The Phone Camera

When I was at college and uni, my tutors would always talk about how we were so lucky to have technology at our fingertips. Our mobiles being smartphones meant that we could be creative no matter what. For me, I had never viewed my phone in that way. I will admit that I have had snobbery in favor to photos being taken by the DSLR as being proper photography.

When creating my Photography page, I spent a lot of time going through my Lightroom catalogs. Those collections only contain photographs I have taken with my DSLR, a Nikon D5100 – primarily on its kit 18-55mm lens (the slightly geeky bit, it’s a cropped sensor “DX” camera base, 16.2 megapixels and is still capable of shooting HD at 1080p).
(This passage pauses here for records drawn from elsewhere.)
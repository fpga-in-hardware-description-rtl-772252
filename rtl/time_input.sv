// time_input -- the four digits of the time the user is entering.
//
// H_in1:H_in0 are the hour tens and units, M_in1:M_in0 the minute tens and
// units, each one BCD digit. The digits are clocked by clk_1s: at every rising
// edge of clk_1s at which increment_button is high, each digit whose select
// switch is on goes up by one. Holding the button therefore keeps stepping
// the selected digit once a second. A digit that would pass its largest value
// goes back to 0: hour tens after 2, hour units after 9 (after 3 while the
// hour tens is 2), minute tens after 5, minute units after 9. If stepping the
// hour tens to 2 would leave an hour above 23, the hour units go back to 0,
// so the entered time is always a valid 24-hour time. Several switches may be
// on at once; each selected digit steps on its own.
//
// The once-per-clk_1s stepping, the wrap-around and the hour tens limit follow
// the design; the 3 limit on the hour units, the clearing of the hour units,
// stepping all selected digits together and the active-high button are this
// design's choices.
// reset is asynchronous and active high and clears all four digits to 0.
// An assertion checks on every clk_1s edge that the digits form a valid time.
// reset also disables the assertion checks, so lint may report reset as used
// both asynchronously and synchronously; that use is in the checks only.
module time_input
  import alarm_clock_pkg::*;
(
  input  logic clk_1s,
  input  logic reset,
  input  logic increment_button,
  input  logic switch_Hin1,
  input  logic switch_Hin0,
  input  logic switch_Min1,
  input  logic switch_Min0,
  output bcd_t H_in1,
  output bcd_t H_in0,
  output bcd_t M_in1,
  output bcd_t M_in0
);

  // Next value of a digit stepped once, wrapping past max to 0.
  function automatic bcd_t step(input bcd_t d, input bcd_t max);
    return (d >= max) ? 4'd0 : d + 4'd1;
  endfunction

  // Next hour digits: step the selected ones, then keep the hour below 24.
  bcd_t h1_next, h0_next;
  always_comb begin
    h1_next = switch_Hin1 ? step(H_in1, HOUR_TENS_MAX) : H_in1;
    h0_next = switch_Hin0 ? step(H_in0, (H_in1 == HOUR_TENS_MAX) ? HOUR_UNITS_MAX2
                                                                 : HOUR_UNITS_MAX)
                          : H_in0;
    if (h1_next == HOUR_TENS_MAX && h0_next > HOUR_UNITS_MAX2) h0_next = '0;
  end

  always_ff @(posedge clk_1s or posedge reset) begin
    if (reset) begin
      H_in1 <= '0;
      H_in0 <= '0;
      M_in1 <= '0;
      M_in0 <= '0;
    end else if (increment_button) begin
      H_in1 <= h1_next;
      H_in0 <= h0_next;
      if (switch_Min1) M_in1 <= step(M_in1, MIN_TENS_MAX);
      if (switch_Min0) M_in0 <= step(M_in0, MIN_UNITS_MAX);
    end
  end

  a_entry_valid: assert property (@(posedge clk_1s) disable iff (reset)
      H_in1 <= HOUR_TENS_MAX && H_in0 <= HOUR_UNITS_MAX &&
      !(H_in1 == HOUR_TENS_MAX && H_in0 > HOUR_UNITS_MAX2) &&
      M_in1 <= MIN_TENS_MAX && M_in0 <= MIN_UNITS_MAX)
    else $error("entered time %0d%0d:%0d%0d is not valid", H_in1, H_in0, M_in1, M_in0);

endmodule
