// time_input_tb -- checks digit entry with the select switches and button.
//
// clk_1s is driven directly. A reference model keeps its own four digits as
// integers and steps them by the entry rules: hour tens 0-2, hour units 0-9
// (0-3 while the hour tens is 2), minute tens 0-5, minute units 0-9, each
// wrapping to 0, with the hour units cleared if the hour would pass 23. Directed steps check single-digit stepping, holding the
// button, every wrap and reset; then random switch/button patterns are
// compared with the model on every clk_1s edge.
`timescale 1ns/1ps
module time_input_tb;
  import alarm_clock_pkg::*;

  logic clk_1s = 1'b0;
  logic reset, increment_button;
  logic switch_Hin1, switch_Hin0, switch_Min1, switch_Min0;
  bcd_t H_in1, H_in0, M_in1, M_in0;
  int   checks = 0, failures = 0;
  int   rh1, rh0, rm1, rm0;
  int   wraps = 0;

  time_input dut (.*);

  always #500 clk_1s = ~clk_1s;

  task automatic check(input bit ok, input string what);
    checks++;
    if (!ok) begin
      failures++;
      $display("FAIL: %s", what);
    end
  endtask

  task automatic ref_step();
    int lim0;
    if (!increment_button) return;
    lim0 = (rh1 == 2) ? 3 : 9;
    if (switch_Hin1) begin rh1 = (rh1 >= 2) ? 0 : rh1 + 1; if (rh1 == 0) wraps++; end
    if (switch_Hin0) begin rh0 = (rh0 >= lim0) ? 0 : rh0 + 1; if (rh0 == 0) wraps++; end
    if (rh1 == 2 && rh0 > 3) rh0 = 0;
    if (switch_Min1) begin rm1 = (rm1 >= 5) ? 0 : rm1 + 1; if (rm1 == 0) wraps++; end
    if (switch_Min0) begin rm0 = (rm0 >= 9) ? 0 : rm0 + 1; if (rm0 == 0) wraps++; end
  endtask

  task automatic compare(input string when);
    check(H_in1 == rh1 && H_in0 == rh0 && M_in1 == rm1 && M_in0 == rm0,
          $sformatf("%s: got %0d%0d:%0d%0d expected %0d%0d:%0d%0d", when,
                    H_in1, H_in0, M_in1, M_in0, rh1, rh0, rm1, rm0));
  endtask

  // Apply one second of inputs, then check after the clk_1s edge.
  task automatic second(input logic btn, input logic [3:0] sw);
    @(negedge clk_1s);
    increment_button = btn;
    {switch_Hin1, switch_Hin0, switch_Min1, switch_Min0} = sw;
    @(posedge clk_1s);
    ref_step();
    #1 compare("step");
  endtask

  initial begin
    reset = 1'b1;
    increment_button = 1'b0;
    {switch_Hin1, switch_Hin0, switch_Min1, switch_Min0} = '0;
    rh1 = 0; rh0 = 0; rm1 = 0; rm0 = 0;
    repeat (2) @(posedge clk_1s);
    #1 compare("in reset");
    #1 reset = 1'b0;

    // Minute units: one press, then hold across the 9 -> 0 wrap.
    second(1'b1, 4'b0001);
    check(M_in0 == 4'd1, "one press steps M_in0 to 1");
    second(1'b0, 4'b0001);
    check(M_in0 == 4'd1, "no press, no step");
    repeat (9) second(1'b1, 4'b0001);
    check(M_in0 == 4'd0, "M_in0 wraps after 9");
    // Minute tens wrap after 5.
    repeat (6) second(1'b1, 4'b0010);
    check(M_in1 == 4'd0, "M_in1 wraps after 5");
    // Hour tens wraps after 2, hour units after 9, or after 3 with tens 2.
    repeat (3) second(1'b1, 4'b1000);
    check(H_in1 == 4'd0, "H_in1 wraps after 2");
    repeat (10) second(1'b1, 4'b0100);
    check(H_in0 == 4'd0, "H_in0 wraps after 9");
    repeat (2) second(1'b1, 4'b1000);
    repeat (3) second(1'b1, 4'b0100);
    check(H_in1 == 4'd2 && H_in0 == 4'd3, "hour entered as 23");
    second(1'b1, 4'b0100);
    check(H_in0 == 4'd0, "H_in0 wraps after 3 when H_in1 is 2");
    // Hour 19 with the tens stepped to 2 becomes 20, never 29.
    repeat (2) second(1'b1, 4'b1000);
    repeat (9) second(1'b1, 4'b0100);
    check(H_in1 == 4'd1 && H_in0 == 4'd9, "hour entered as 19");
    second(1'b1, 4'b1000);
    check(H_in1 == 4'd2 && H_in0 == 4'd0, "19 with tens stepped becomes 20");
    // Selected switch but no press does nothing.
    repeat (3) second(1'b0, 4'b1111);

    // Random patterns.
    repeat (2000) second(1'($urandom_range(0, 1)), 4'($urandom));

    // Asynchronous reset.
    @(negedge clk_1s);
    #100 reset = 1'b1;
    #1;
    rh1 = 0; rh0 = 0; rm1 = 0; rm0 = 0;
    compare("asynchronous reset");
    check(wraps > 10, "wraps exercised");

    $display("TB_RESULT checks=%0d failures=%0d", checks, failures);
    $finish;
  end

  initial begin : watchdog
    repeat (5000) @(posedge clk_1s);
    failures++;
    $display("FAIL: watchdog");
    $display("TB_RESULT checks=%0d failures=%0d", checks, failures);
    $finish;
  end

endmodule
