// digital_clock_alarm -- top of the 24-hour digital clock with alarm.
//
// A 50 MHz board clock is divided to a 1 Hz clock (clock_division) that runs
// everything that keeps time: the entry of a time with four digit-select
// switches and a push button (time_input), the running clock and the stored
// alarm time (clock_function), and the alarm itself (alarm_function).
// clock_output turns the binary clock time into digits, and display_mode
// shows the clock, alarm or entered time on seven seven-segment displays
// (HEX0 and HEX2..HEX7; HEX0 carries the mode letter C, A or E).
//
// Inputs: reset (active high, asynchronous; clears clock, alarm and entered
// time), clk_50MHz, the digit selects switch_Hin1/Hin0/Min1/Min0,
// increment_button (active high; steps the selected digits once per second
// while held), LD_time and LD_alarm (load the entered time into the clock or
// the alarm on the next 1 Hz edge), ctime/atime/stime (display mode), AL_ON
// (alarm enable) and STOP_al (alarm off). Outputs: HEX0, HEX2..HEX7 (active
// low, bit 6..0 = g..a) and Alarm (the red LED).
//
// The 14 inputs, 8 outputs and the six blocks with their connections follow
// the design. HALF_PERIOD sets the 50 MHz cycles per half second and exists
// so that simulations can run a faster clock; its default is the real one.
module digital_clock_alarm
  import alarm_clock_pkg::*;
#(
  parameter int unsigned HALF_PERIOD = 25_000_000
) (
  input  logic reset,
  input  logic clk_50MHz,
  input  logic switch_Hin1,
  input  logic switch_Hin0,
  input  logic switch_Min1,
  input  logic switch_Min0,
  input  logic LD_time,
  input  logic LD_alarm,
  input  logic ctime,
  input  logic atime,
  input  logic stime,
  input  logic increment_button,
  input  logic AL_ON,
  input  logic STOP_al,
  output seg_t HEX0,
  output seg_t HEX2,
  output seg_t HEX3,
  output seg_t HEX4,
  output seg_t HEX5,
  output seg_t HEX6,
  output seg_t HEX7,
  output logic Alarm
);

  logic    clk_1s;
  bcd_t    H_in1, H_in0, M_in1, M_in0;
  bcd_t    a_hour1, a_hour0, a_min1, a_min0, a_sec1, a_sec0;
  hour_t   tmp_hour;
  minsec_t tmp_minute, tmp_second;
  bcd_t    H_out1, H_out0, M_out1, M_out0, S_out1, S_out0;

  clock_division #(.HALF_PERIOD(HALF_PERIOD)) u_clock_division (
    .clk_50MHz, .reset, .clk_1s
  );

  time_input u_time_input (
    .clk_1s, .reset, .increment_button,
    .switch_Hin1, .switch_Hin0, .switch_Min1, .switch_Min0,
    .H_in1, .H_in0, .M_in1, .M_in0
  );

  clock_function u_clock_function (
    .clk_1s, .reset, .LD_time, .LD_alarm,
    .H_in1, .H_in0, .M_in1, .M_in0,
    .a_hour1, .a_hour0, .a_min1, .a_min0, .a_sec1, .a_sec0,
    .tmp_hour, .tmp_minute, .tmp_second
  );

  clock_output u_clock_output (
    .tmp_hour, .tmp_minute, .tmp_second,
    .H_out1, .H_out0, .M_out1, .M_out0, .S_out1, .S_out0
  );

  display_mode u_display_mode (
    .clk_50MHz, .ctime, .atime, .stime,
    .H_out1, .H_out0, .M_out1, .M_out0, .S_out1, .S_out0,
    .H_in1, .H_in0, .M_in1, .M_in0,
    .a_hour1, .a_hour0, .a_min1, .a_min0, .a_sec1, .a_sec0,
    .HEX0, .HEX2, .HEX3, .HEX4, .HEX5, .HEX6, .HEX7
  );

  alarm_function u_alarm_function (
    .clk_1s, .reset,
    .H_out1, .H_out0, .M_out1, .M_out0, .S_out1, .S_out0,
    .a_hour1, .a_hour0, .a_min1, .a_min0, .a_sec1, .a_sec0,
    .AL_ON, .STOP_al, .Alarm
  );

endmodule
My parents bought me this DSLR camera when I first went to college around 2012, after tiring my Fujifilm bridge camera. Being very keen and constantly learning new techniques, I did out grow that trusty camera that ended up being taped together!
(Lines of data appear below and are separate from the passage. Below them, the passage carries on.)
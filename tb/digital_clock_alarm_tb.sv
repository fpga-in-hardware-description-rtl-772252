// digital_clock_alarm_tb -- end-to-end test of the complete alarm clock.
//
// The top runs with HALF_PERIOD = 4, so one "second" is 8 cycles of the
// 50 MHz clock. The testbench keeps its own model of the clock: entered
// digits, clock time as seconds of the day, alarm digits and the alarm flag.
// It applies the switches and button just after each rising edge of the
// internal 1 Hz clock (whose timing it derives from the divide ratio alone)
// and, one second later, compares every display and the Alarm LED with the
// model, decoding the segments with the reference patterns of clock_tb_pkg.
//
// A directed part follows the original demonstration: enter 00:01 with the
// minute-units switch and the button, load it as alarm time, enter 23:59 and
// load it as clock time, let the clock pass midnight and reach the alarm
// with AL_ON on, then stop the alarm. A random part follows. Each mechanism
// (digit step, digit wrap, both loads, the four display modes, minute carry,
// midnight, alarm raised, alarm ignored with AL_ON off, alarm held, alarm
// stopped) is counted and must have happened at least once.
`timescale 1ns/1ps
module digital_clock_alarm_tb;
  import alarm_clock_pkg::*;
  import clock_tb_pkg::*;

  localparam int unsigned HP = 4;

  logic clk_50MHz = 1'b0;
  logic reset;
  logic switch_Hin1, switch_Hin0, switch_Min1, switch_Min0;
  logic LD_time, LD_alarm, ctime, atime, stime;
  logic increment_button, AL_ON, STOP_al;
  seg_t HEX0, HEX2, HEX3, HEX4, HEX5, HEX6, HEX7;
  logic Alarm;

  digital_clock_alarm #(.HALF_PERIOD(HP)) dut (.*);

  always #10 clk_50MHz = ~clk_50MHz;

  int checks = 0, failures = 0;

  task automatic check(input bit ok, input string what);
    checks++;
    if (!ok) begin
      failures++;
      $display("FAIL: %s", what);
    end
  endtask

  // ---- reference model ----
  int m_in[4];          // entered H1 H0 M1 M0
  int m_sod;            // clock, seconds of day
  int m_alm[4];         // alarm H1 H0 M1 M0 (seconds 00)
  bit m_alarm;

  typedef enum int {EV_STEP, EV_WRAP, EV_LDTIME, EV_LDALARM, EV_SHOW_C, EV_SHOW_A,
                    EV_SHOW_E, EV_BLANK, EV_MIN_CARRY, EV_MIDNIGHT, EV_RAISE,
                    EV_IGNORED, EV_HELD, EV_STOP, EV_COUNT} event_e;
  int seen[EV_COUNT];

  task automatic model_edge();
    int lim0, sod_next;
    bit match, prev;
    // Alarm compares the clock time as it was before this edge.
    match = (m_sod / 3600 == m_alm[0] * 10 + m_alm[1]) &&
            ((m_sod / 60) % 60 == m_alm[2] * 10 + m_alm[3]) && (m_sod % 60 == 0);
    prev = m_alarm;
    if (STOP_al) m_alarm = 0;
    else if (match && AL_ON) m_alarm = 1;
    if (!prev && m_alarm) seen[EV_RAISE]++;
    if (prev && m_alarm && !match) seen[EV_HELD]++;
    if (prev && !m_alarm) seen[EV_STOP]++;
    if (match && !AL_ON && !prev) seen[EV_IGNORED]++;
    // Clock and alarm time (loads use the entered digits before this edge).
    if (LD_time) begin
      m_sod = (m_in[0] * 10 + m_in[1]) * 3600 + (m_in[2] * 10 + m_in[3]) * 60;
      seen[EV_LDTIME]++;
    end else begin
      sod_next = (m_sod + 1) % 86400;
      if (sod_next % 60 == 0) seen[EV_MIN_CARRY]++;
      if (sod_next == 0) seen[EV_MIDNIGHT]++;
      m_sod = sod_next;
    end
    if (LD_alarm) begin
      m_alm = m_in;
      seen[EV_LDALARM]++;
    end
    // Entered digits.
    if (increment_button) begin
      lim0 = (m_in[0] == 2) ? 3 : 9;
      if (switch_Hin1) m_in[0] = (m_in[0] >= 2) ? 0 : m_in[0] + 1;
      if (switch_Hin0) m_in[1] = (m_in[1] >= lim0) ? 0 : m_in[1] + 1;
      if (m_in[0] == 2 && m_in[1] > 3) m_in[1] = 0;
      if (switch_Min1) m_in[2] = (m_in[2] >= 5) ? 0 : m_in[2] + 1;
      if (switch_Min0) m_in[3] = (m_in[3] >= 9) ? 0 : m_in[3] + 1;
      if (switch_Hin1 || switch_Hin0 || switch_Min1 || switch_Min0) seen[EV_STEP]++;
      if ((switch_Hin1 && m_in[0] == 0) || (switch_Hin0 && m_in[1] == 0) ||
          (switch_Min1 && m_in[2] == 0) || (switch_Min0 && m_in[3] == 0)) seen[EV_WRAP]++;
    end
  endtask

  // Compare the displays and the LED with the model.
  task automatic compare(input string when);
    int d[6];
    logic [6:0] letter;
    if (ctime) begin
      d = '{m_sod / 36000, (m_sod / 3600) % 10, ((m_sod / 60) % 60) / 10, (m_sod / 60) % 10,
            (m_sod % 60) / 10, m_sod % 10};
      letter = REF_C; seen[EV_SHOW_C]++;
    end else if (atime) begin
      d = '{m_alm[0], m_alm[1], m_alm[2], m_alm[3], 0, 0};
      letter = REF_A; seen[EV_SHOW_A]++;
    end else if (stime) begin
      d = '{m_in[0], m_in[1], m_in[2], m_in[3], -1, -1};
      letter = REF_E; seen[EV_SHOW_E]++;
    end else begin
      d = '{-1, -1, -1, -1, -1, -1};
      letter = REF_BLANK; seen[EV_BLANK]++;
    end
    check(HEX0 == letter, $sformatf("%s: HEX0=%b expected %b", when, HEX0, letter));
    check(decode(HEX7) == d[0] && decode(HEX6) == d[1] && decode(HEX5) == d[2] &&
          decode(HEX4) == d[3] && decode(HEX3) == d[4] && decode(HEX2) == d[5],
          $sformatf("%s: shows %0d%0d:%0d%0d:%0d%0d expected %0d%0d:%0d%0d:%0d%0d", when,
                    decode(HEX7), decode(HEX6), decode(HEX5), decode(HEX4), decode(HEX3), decode(HEX2),
                    d[0], d[1], d[2], d[3], d[4], d[5]));
    check(Alarm == m_alarm, $sformatf("%s: Alarm=%0b expected %0b", when, Alarm, m_alarm));
  endtask

  // Inputs of one second, given as a struct.
  typedef struct packed {
    logic hin1, hin0, min1, min0, btn, ldt, lda, ct, at, st, on, stop;
  } in_t;

  // Called two 50 MHz cycles after a 1 Hz rising edge (the display register
  // has then caught up): apply inputs, run to the same point after the next
  // rising edge, update the model, then compare.
  task automatic second(input in_t i, input string when = "second");
    {switch_Hin1, switch_Hin0, switch_Min1, switch_Min0, increment_button,
     LD_time, LD_alarm, ctime, atime, stime, AL_ON, STOP_al} = i;
    repeat (2 * HP) @(posedge clk_50MHz);
    model_edge();
    #1 compare(when);
  endtask

  function automatic in_t mk(input bit st = 1, input bit ct = 0, input bit at = 0,
                             input logic [3:0] sw = 0, input bit btn = 0,
                             input bit ldt = 0, input bit lda = 0,
                             input bit on = 0, input bit stop = 0);
    return '{hin1: sw[3], hin0: sw[2], min1: sw[1], min0: sw[0], btn: btn,
             ldt: ldt, lda: lda, ct: ct, at: at, st: st, on: on, stop: stop};
  endfunction

  initial begin
    reset = 1'b1;
    {switch_Hin1, switch_Hin0, switch_Min1, switch_Min0, increment_button,
     LD_time, LD_alarm, ctime, atime, stime, AL_ON, STOP_al} = '0;
    stime = 1'b1;
    m_in = '{0, 0, 0, 0}; m_alm = '{0, 0, 0, 0}; m_sod = 0; m_alarm = 0;
    repeat (3) @(posedge clk_50MHz);
    #1 reset = 1'b0;
    // First 1 Hz rising edge: HP cycles after release. Compare two cycles
    // after it, the phase second() keeps.
    repeat (HP + 2) @(posedge clk_50MHz);
    model_edge();
    #1 compare("first edge");

    // Enter 00:01 and load it as the alarm time (as in the demonstration).
    second(mk(.sw(4'b0001), .btn(1)), "enter M_in0");
    check(m_in[3] == 1 && decode(HEX4) == 1 && HEX0 == REF_E, "entry shows 00:01");
    second(mk(.lda(1)), "LD_alarm");
    second(mk(.st(0), .at(1)), "show alarm");
    check(HEX0 == REF_A && decode(HEX4) == 1 && decode(HEX2) == 0, "alarm shows 00:01:00");
    // The clock passes the alarm time with AL_ON off: ignored.
    second(mk(.ldt(1)), "LD_time 00:01");
    second(mk(.ct(1)), "match, AL_ON off");
    check(Alarm == 1'b0, "AL_ON off keeps alarm off");
    // Enter 23:59: hour tens 0->2, hour units 0->9->0 wrap then 3,
    // minute tens 0->5, minute units 1->9.
    repeat (2)  second(mk(.sw(4'b1000), .btn(1)), "H_in1");
    repeat (4)  second(mk(.sw(4'b0100), .btn(1)), "H_in0");
    check(m_in[1] == 0, "hour units wrapped after 3");
    repeat (3)  second(mk(.sw(4'b0100), .btn(1)), "H_in0");
    repeat (5)  second(mk(.sw(4'b0010), .btn(1)), "M_in1");
    repeat (8)  second(mk(.sw(4'b0001), .btn(1)), "M_in0");
    check(m_in[0] == 2 && m_in[1] == 3 && m_in[2] == 5 && m_in[3] == 9, "entered 23:59");
    second(mk(.ldt(1)), "LD_time 23:59");
    // Run past midnight to the alarm at 00:01:00 with AL_ON on.
    repeat (121) second(mk(.st(0), .ct(1), .on(1)), "running");
    check(Alarm == 1'b1, "alarm raised at 00:01:00");
    repeat (5) second(mk(.st(0), .ct(1), .on(0)), "alarm held");
    check(Alarm == 1'b1, "alarm held until stopped");
    second(mk(.st(0), .ct(1), .stop(1)), "STOP_al");
    check(Alarm == 1'b0, "STOP_al clears alarm");
    second(mk(.st(0)), "blank");

    // Random operation.
    repeat (600) begin
      in_t r;
      r = in_t'($urandom);
      r.ldt  = ($urandom_range(0, 19) == 0);
      r.lda  = ($urandom_range(0, 9) == 0);
      r.stop = ($urandom_range(0, 15) == 0);
      second(r, "random");
    end

    for (int e = 0; e < EV_COUNT; e++) begin
      check(seen[e] > 0, $sformatf("mechanism %s never happened", event_e'(e)));
      $display("mechanism %-13s happened %0d times", event_e'(e), seen[e]);
    end

    $display("TB_RESULT checks=%0d failures=%0d", checks, failures);
    $finish;
  end

  initial begin : watchdog
    repeat (2 * HP * 2000) @(posedge clk_50MHz);
    failures++;
    $display("FAIL: watchdog");
    $display("TB_RESULT checks=%0d failures=%0d", checks, failures);
    $finish;
  end

endmodule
In writing this I have realised that my DSLR is around 8 years old. In technology terms its kind of old now, *Goes to search 2020 entry level DSLR cameras*, so today’s entry level Nikon equivalent to my D5100 would be the D5600 and I am surprised that the video quality is still the same, the main changes would be that the images size is now up to 24.2 MP and that it comes with a touch screen. So I don’t feel left out in the entry level DSLR realm, a prime lens is still on my wish list.
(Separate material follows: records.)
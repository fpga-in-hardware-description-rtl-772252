// board_demo_tb -- replays the board demonstration of the alarm clock.
//
// The top runs with HALF_PERIOD = 4 (8 cycles per "second"). Using only the
// switches and the button, the testbench enters 01:53 and checks the entry
// display (01 53, blank seconds, E), loads it as the alarm time and checks
// the alarm display (01 53 00 A), enters 01:52 and loads it as the clock
// time, lets 39 seconds pass and checks the clock display (01 52 39 C). With
// AL_ON on it then runs to 01:53:00 and checks that the alarm LED stays off
// until that time has been reached and is on one second later.
`timescale 1ns/1ps
module board_demo_tb;
  import alarm_clock_pkg::*;
  import clock_tb_pkg::*;

  localparam int unsigned HP = 4;

  logic clk_50MHz = 1'b0;
  logic reset;
  logic switch_Hin1, switch_Hin0, switch_Min1, switch_Min0;
  logic LD_time, LD_alarm, ctime, atime, stime;
  logic increment_button, AL_ON, STOP_al;
  seg_t HEX0, HEX2, HEX3, HEX4, HEX5, HEX6, HEX7;
  logic Alarm;

  digital_clock_alarm #(.HALF_PERIOD(HP)) dut (.*);

  always #10 clk_50MHz = ~clk_50MHz;

  int checks = 0, failures = 0;

  task automatic check(input bit ok, input string what);
    checks++;
    if (!ok) begin
      failures++;
      $display("FAIL: %s", what);
    end
  endtask

  task automatic expect_display(input logic [6:0] letter, input int h1, input int h0,
                                input int m1, input int m0, input int s1, input int s0,
                                input string when);
    check(HEX0 == letter && decode(HEX7) == h1 && decode(HEX6) == h0 &&
          decode(HEX5) == m1 && decode(HEX4) == m0 && decode(HEX3) == s1 && decode(HEX2) == s0,
          $sformatf("%s: HEX0=%b shows %0d%0d:%0d%0d:%0d%0d", when, HEX0,
                    decode(HEX7), decode(HEX6), decode(HEX5), decode(HEX4),
                    decode(HEX3), decode(HEX2)));
  endtask

  task automatic seconds(input int n);
    repeat (2 * HP * n) @(posedge clk_50MHz);
    #1;
  endtask

  // Hold a digit switch and the button for n seconds.
  task automatic press(input logic [3:0] sw, input int n);
    {switch_Hin1, switch_Hin0, switch_Min1, switch_Min0} = sw;
    increment_button = 1'b1;
    seconds(n);
    {switch_Hin1, switch_Hin0, switch_Min1, switch_Min0} = '0;
    increment_button = 1'b0;
  endtask

  initial begin
    reset = 1'b1;
    {switch_Hin1, switch_Hin0, switch_Min1, switch_Min0, increment_button,
     LD_time, LD_alarm, ctime, atime, stime, AL_ON, STOP_al} = '0;
    repeat (3) @(posedge clk_50MHz);
    #1 reset = 1'b0;
    repeat (HP + 2) @(posedge clk_50MHz);   // 2 cycles after the first 1 Hz edge
    #1;

    stime = 1'b1;
    press(4'b0100, 1);    // hour units 0 -> 1
    press(4'b0010, 5);    // minute tens 0 -> 5
    press(4'b0001, 3);    // minute units 0 -> 3
    seconds(1);
    expect_display(REF_E, 0, 1, 5, 3, -1, -1, "entry 01:53");

    LD_alarm = 1'b1;
    seconds(1);
    LD_alarm = 1'b0;
    stime = 1'b0; atime = 1'b1;
    seconds(1);
    expect_display(REF_A, 0, 1, 5, 3, 0, 0, "alarm 01:53:00");

    atime = 1'b0; stime = 1'b1;
    press(4'b0001, 9);    // minute units 3 -> 9 -> 0 -> 2
    seconds(1);
    expect_display(REF_E, 0, 1, 5, 2, -1, -1, "entry 01:52");
    LD_time = 1'b1;
    seconds(1);
    LD_time = 1'b0;       // clock shows 01:52:00 now
    stime = 1'b0; ctime = 1'b1;
    seconds(39);
    expect_display(REF_C, 0, 1, 5, 2, 3, 9, "clock 01:52:39");

    AL_ON = 1'b1;
    for (int s = 40; s <= 60; s++) begin
      seconds(1);
      check(Alarm == 1'b0, $sformatf("no alarm before 01:53:00 (second %0d)", s));
    end
    expect_display(REF_C, 0, 1, 5, 3, 0, 0, "clock 01:53:00");
    seconds(1);
    check(Alarm == 1'b1, "alarm on after 01:53:00");
    expect_display(REF_C, 0, 1, 5, 3, 0, 1, "clock 01:53:01");

    $display("TB_RESULT checks=%0d failures=%0d", checks, failures);
    $finish;
  end

  initial begin : watchdog
    repeat (2 * HP * 200) @(posedge clk_50MHz);
    failures++;
    $display("FAIL: watchdog");
    $display("TB_RESULT checks=%0d failures=%0d", checks, failures);
    $finish;
  end

endmodule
But this blog post isn’t really to discuss my DSLR, it is just setting a bit of background. I have completely overlooked the piece of technology I use everyday, my phone camera. I mean admittedly the cameras on the old phones that I’ve had, haven’t really been that great. But for Christmas, Ben bought me a new phone, his handed down old iPhone started giving up. Also with a bit of a nudge to try and encourage me to go towards becoming a creative freelancer. The sensible side of me did not pursue this, must have had some kind of sixth sense, as little did we know what 2020 would bring.

The rear cameras on the new phone are 16 and 20 Megapixels, that’s the same and grater than my DSLR. It also has a Pro mode where you can manually adjust; exposure, aperture, white balance, ISO and the focus. Took me a few days to learn this! From day one of having that phone, I installed Adobe Creative Cloud and Photoshop Express, the intention was really to make use of my Adobe plan that I pay for every month.  I think that’s enough preamble, so here is a small number of phone only pictures.

Don’t worry, I don’t intend to take up food photography any time soon!